■ WHAT IS REQUIRED ■
Each line with the word "wins" must appear in the answer, copied from the records.

──────── MATERIAL TO PROCESS

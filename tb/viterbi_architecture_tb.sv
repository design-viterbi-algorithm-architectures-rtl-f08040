// viterbi_architecture_tb: end-to-end test of the protected compare-select-add
// datapath at its default parameters (16-bit metrics, RESO shift 1, RERO
// rotate 8).
// Random metric operations are offered on random cycles and held until
// in_ready accepts them. Every unit's result is compared with a reference
// computed here; the error flags must be low on fault-free operations and
// high whenever an injected fault can change that unit's result. Counted
// mechanisms, each of which must occur at least once: pm1 wins, pm2 wins,
// tie, modulo wrap in the comparison, operation held back by in_ready, and
// detection of each fault kind (input signature, CSA sum, CSA select, PCSA
// sum, PCSA select, and an adder slice in each of the four recomputing
// units).
module viterbi_architecture_tb;
  import vit_pkg::*;
  localparam int unsigned W = METRIC_W;

  typedef struct {
    logic [W-1:0] o1, o2;
    logic         d;
    logic         e_csa, e_pcsa, e_reso, e_rero;  // expected error flags
    logic         e_preso, e_prero;
    logic         clean_csa, clean_pcsa;          // results must be exact
    int           t_in;
  } exp_t;

  typedef enum int {
    M_PM1, M_PM2, M_TIE, M_WRAP, M_STALL, M_PAR, M_CSA_SUM, M_CSA_SEL,
    M_PCSA_SUM, M_PCSA_SEL, M_RESO, M_RERO, M_PRESO, M_PRERO, M_NUM
  } mech_e;
  string mech_name[M_NUM] = '{"pm1 wins", "pm2 wins", "tie", "modulo wrap",
    "held by in_ready", "input signature", "CSA sum", "CSA select",
    "PCSA sum", "PCSA select", "RESO slice", "RERO slice", "PCSA RESO slice",
    "PCSA RERO slice"};
  int mech[M_NUM];

  logic clk = 1'b0, rst, in_valid, in_ready;
  logic [W-1:0] pm1, pm2, bm_a, bm_b;
  logic [3:0]   par_flip;
  logic [W:0]   csa_fi, pcsa_fi, rero_fi;
  logic [W:0]   reso_fi, preso_fi, prero_fi;
  logic csa_valid, csa_dec, csa_err, pcsa_valid, pcsa_dec, pcsa_err;
  logic reso_valid, reso_dec, reso_err, rero_valid, rero_dec, rero_err, err_any;
  logic preso_valid, preso_dec, preso_err, prero_valid, prero_dec, prero_err;
  logic [W-1:0] preso_out1, preso_out2, prero_out1, prero_out2;
  logic [W-1:0] csa_out1, csa_out2, pcsa_out1, pcsa_out2;
  logic [W-1:0] reso_out1, reso_out2, rero_out1, rero_out2;

  exp_t q_csa[$], q_pcsa[$], q_reso[$], q_rero[$], q_preso[$], q_prero[$];
  int checks = 0, failures = 0, cyc = 0, n_ops = 0;

  viterbi_architecture dut (.*);

  always #5 clk = ~clk;

  initial begin
    repeat (100000) @(posedge clk);
    failures++;
    $display("TB_RESULT checks=%0d failures=%0d", checks, failures);
    $finish;
  end

  task automatic check(input logic cond, input string msg);
    checks++;
    if (!cond) begin
      failures++;
      $display("FAIL cycle %0d: %s", cyc, msg);
    end
  endtask

  // one result of one unit against its expectation
  task automatic take(ref exp_t qq[$], input int lat, input logic [W-1:0] o1,
                      input logic [W-1:0] o2, input logic d, input logic e,
                      input logic e_exp, input logic clean, input string nm,
                      input mech_e m);
    exp_t x;
    if (qq.size() == 0) begin
      check(1'b0, {nm, " result without operation"});
      return;
    end
    x = qq.pop_front();
    check(cyc - x.t_in == lat, $sformatf("%s latency (got %0d)", nm, cyc - x.t_in));
    check(e == e_exp, $sformatf("%s error flag, expected %0b", nm, e_exp));
    if (clean) check(o1 == x.o1 && o2 == x.o2 && d == x.d, {nm, " result values"});
    if (e_exp && e && m != M_NUM) mech[m]++;
  endtask

  exp_t hd;
  always @(posedge clk) begin
    if (!rst) begin
      if (in_valid && !in_ready) mech[M_STALL]++;
      if (csa_valid) begin
        hd = q_csa[0];
        take(q_csa, 2, csa_out1, csa_out2, csa_dec, csa_err, hd.e_csa, hd.clean_csa, "CSA", M_NUM);
      end
      if (pcsa_valid) begin
        hd = q_pcsa[0];
        take(q_pcsa, 2, pcsa_out1, pcsa_out2, pcsa_dec, pcsa_err, hd.e_pcsa, hd.clean_pcsa, "PCSA", M_NUM);
      end
      if (reso_valid) begin
        hd = q_reso[0];
        take(q_reso, 4, reso_out1, reso_out2, reso_dec, reso_err, hd.e_reso, !hd.e_reso, "RESO", M_RESO);
      end
      if (rero_valid) begin
        hd = q_rero[0];
        take(q_rero, 4, rero_out1, rero_out2, rero_dec, rero_err, hd.e_rero, !hd.e_rero, "RERO", M_RERO);
      end
      if (preso_valid) begin
        hd = q_preso[0];
        take(q_preso, 4, preso_out1, preso_out2, preso_dec, preso_err, hd.e_preso, !hd.e_preso, "PCSA RESO", M_PRESO);
      end
      if (prero_valid) begin
        hd = q_prero[0];
        take(q_prero, 4, prero_out1, prero_out2, prero_dec, prero_err, hd.e_prero, !hd.e_prero, "PCSA RERO", M_PRERO);
      end
      check(err_any == ((csa_valid & csa_err) | (pcsa_valid & pcsa_err) |
                        (reso_valid & reso_err) | (rero_valid & rero_err) |
                        (preso_valid & preso_err) | (prero_valid & prero_err)), "err_any");
    end
    cyc <= cyc + 1;
  end

  // CSA/PCSA detections are counted by fault kind here
  int k_csa[$], k_pcsa[$];
  always @(posedge clk) begin
    if (!rst && csa_valid && k_csa.size() > 0) begin
      int k;
      k = k_csa.pop_front();
      if (csa_err && k >= 0) mech[k]++;
    end
    if (!rst && pcsa_valid && k_pcsa.size() > 0) begin
      int k;
      k = k_pcsa.pop_front();
      if (pcsa_err && k >= 0) mech[k]++;
    end
  end

  initial begin
    rst = 1'b1; in_valid = 1'b0;
    par_flip = '0; csa_fi = '0; pcsa_fi = '0; reso_fi = '0; rero_fi = '0;
    preso_fi = '0; prero_fi = '0;
    {pm1, pm2, bm_a, bm_b} = '0;
    repeat (3) @(posedge clk);
    #1 rst = 1'b0;
    for (int i = 0; i < 4000; i++) begin
      exp_t x;
      logic [W-1:0] df, mn;
      int r, kc, kp;
      @(negedge clk);
      in_valid = ($urandom % 3) != 0;
      case (i % 8)
        0: begin pm1 = W'($urandom); pm2 = pm1; end
        1: begin pm1 = W'(16'hFFF0 + ($urandom % 16)); pm2 = W'($urandom % 64); end
        default: begin pm1 = W'($urandom); pm2 = pm1 + W'($urandom % 2048) - W'(1024); end
      endcase
      bm_a = W'($urandom % 32);
      bm_b = W'($urandom % 32);
      par_flip = '0; csa_fi = '0; pcsa_fi = '0; reso_fi = '0; rero_fi = '0;
      preso_fi = '0; prero_fi = '0;
      df   = pm1 - pm2;
      x.d  = !df[W-1] && df != 0;
      mn   = x.d ? pm2 : pm1;
      x.o1 = mn + bm_a;
      x.o2 = mn + bm_b;
      {x.e_csa, x.e_pcsa, x.e_reso, x.e_rero, x.e_preso, x.e_prero} = '0;
      x.clean_csa = 1'b1; x.clean_pcsa = 1'b1;
      kc = -1; kp = -1;
      r = $urandom % 14;
      case (r)
        0: begin par_flip = 4'(1) << ($urandom % 4); x.e_csa = 1; x.e_pcsa = 1; kc = M_PAR; end
        1: begin csa_fi[W:1] = W'(1) << ($urandom % W); x.e_csa = 1; x.clean_csa = 0; kc = M_CSA_SUM; end
        2: begin csa_fi[0] = 1'b1; x.e_csa = (pm1 != pm2); x.clean_csa = 0; kc = M_CSA_SEL; end
        3: begin pcsa_fi[W:1] = W'(1) << ($urandom % W); x.e_pcsa = !x.d; x.clean_pcsa = 0; kp = M_PCSA_SUM; end
        4: begin pcsa_fi[0] = 1'b1; x.e_pcsa = (pm1 != pm2); x.clean_pcsa = 0; kp = M_PCSA_SEL; end
        5: begin reso_fi = (W+1)'(1) << ($urandom % (W + 1)); x.e_reso = 1; end
        6: begin rero_fi = (W+1)'(1) << ($urandom % (W + 1)); x.e_rero = 1; end
        7: begin preso_fi = (W+1)'(1) << ($urandom % (W + 1)); x.e_preso = !x.d; end
        8: begin prero_fi = (W+1)'(1) << ($urandom % (W + 1)); x.e_prero = !x.d; end
        default: ;
      endcase
      while (in_valid && !in_ready) @(negedge clk);
      x.t_in = cyc;
      if (in_valid) begin
        n_ops++;
        if (df == 0) mech[M_TIE]++;
        else if (x.d) mech[M_PM2]++;
        else mech[M_PM1]++;
        if ((pm1 > pm2) != x.d) mech[M_WRAP]++;
        q_csa.push_back(x); q_pcsa.push_back(x); q_reso.push_back(x); q_rero.push_back(x);
        q_preso.push_back(x); q_prero.push_back(x);
        k_csa.push_back(kc); k_pcsa.push_back(kp);
      end
    end
    @(negedge clk);
    in_valid = 1'b0;
    repeat (8) @(posedge clk);
    #1;
    check(q_csa.size() == 0 && q_pcsa.size() == 0 && q_reso.size() == 0 && q_rero.size() == 0 &&
          q_preso.size() == 0 && q_prero.size() == 0,
          "every unit returned every operation");
    $display("operations: %0d", n_ops);
    for (int m = 0; m < M_NUM; m++) begin
      $display("  %-18s %0d", mech_name[m], mech[m]);
      check(mech[m] > 0, {"mechanism seen: ", mech_name[m]});
    end
    $display("TB_RESULT checks=%0d failures=%0d", checks, failures);
    $finish;
  end
endmodule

────────────────

■ OUTPUT OF THE TASK ■
// mechanisms, each of which must occur at least once: pm1 wins, pm2 wins,
  string mech_name[M_NUM] = '{"pm1 wins", "pm2 wins", "tie", "modulo wrap",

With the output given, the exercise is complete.